:: Work task ::
Filter the lines below, keeping each one that holds "logic".

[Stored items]
^^^^

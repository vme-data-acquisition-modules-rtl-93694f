// rst_test_gen: driver of the "Reset & Test" line of one DAQ loop channel.
//
// The controller sends two kinds of pulse on the same LVDS pair: a short test
// pulse (TEST_CYCLES RF periods, one period = 18.8 ns, about the document's
// 20 ns) and a long front-end reset pulse (RESET_CYCLES, 5310 periods =
// 100 us at 53.1 MHz). 'test' or 'reset' (one-clock requests) start a pulse
// when the line is idle; requests while a pulse is on the line are ignored,
// and reset wins if both come together. 'line' is registered; 'depart'
// is high in the first cycle the line carries a test pulse, for the loop
// delay counter. Durations follow the document; the arbitration is this
// design's choice.
module rst_test_gen #(
  parameter int unsigned RESET_CYCLES = 5310,
  parameter int unsigned TEST_CYCLES  = 1
) (
  input  logic clk,
  input  logic rst_n,
  input  logic test,
  input  logic reset,
  output logic line,
  output logic depart
);
  localparam int unsigned CW = $clog2(RESET_CYCLES + 1);
  logic [CW-1:0] cnt;

  always_ff @(posedge clk or negedge rst_n) begin
    if (!rst_n) begin
      cnt <= '0; line <= 1'b0; depart <= 1'b0;
    end else begin
      depart <= 1'b0;
      if (cnt != 0) begin
        cnt <= cnt - 1'b1;
        if (cnt == CW'(1)) line <= 1'b0;
      end else if (reset) begin
        cnt <= CW'(RESET_CYCLES); line <= 1'b1;
      end else if (test) begin
        cnt <= CW'(TEST_CYCLES); line <= 1'b1; depart <= 1'b1;
      end
    end
  end
endmodule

^^^^

:: Final answer ::
  input  logic clk,
  input  logic rst_n,
  input  logic test,
  input  logic reset,
  output logic line,
  output logic depart
  logic [CW-1:0] cnt;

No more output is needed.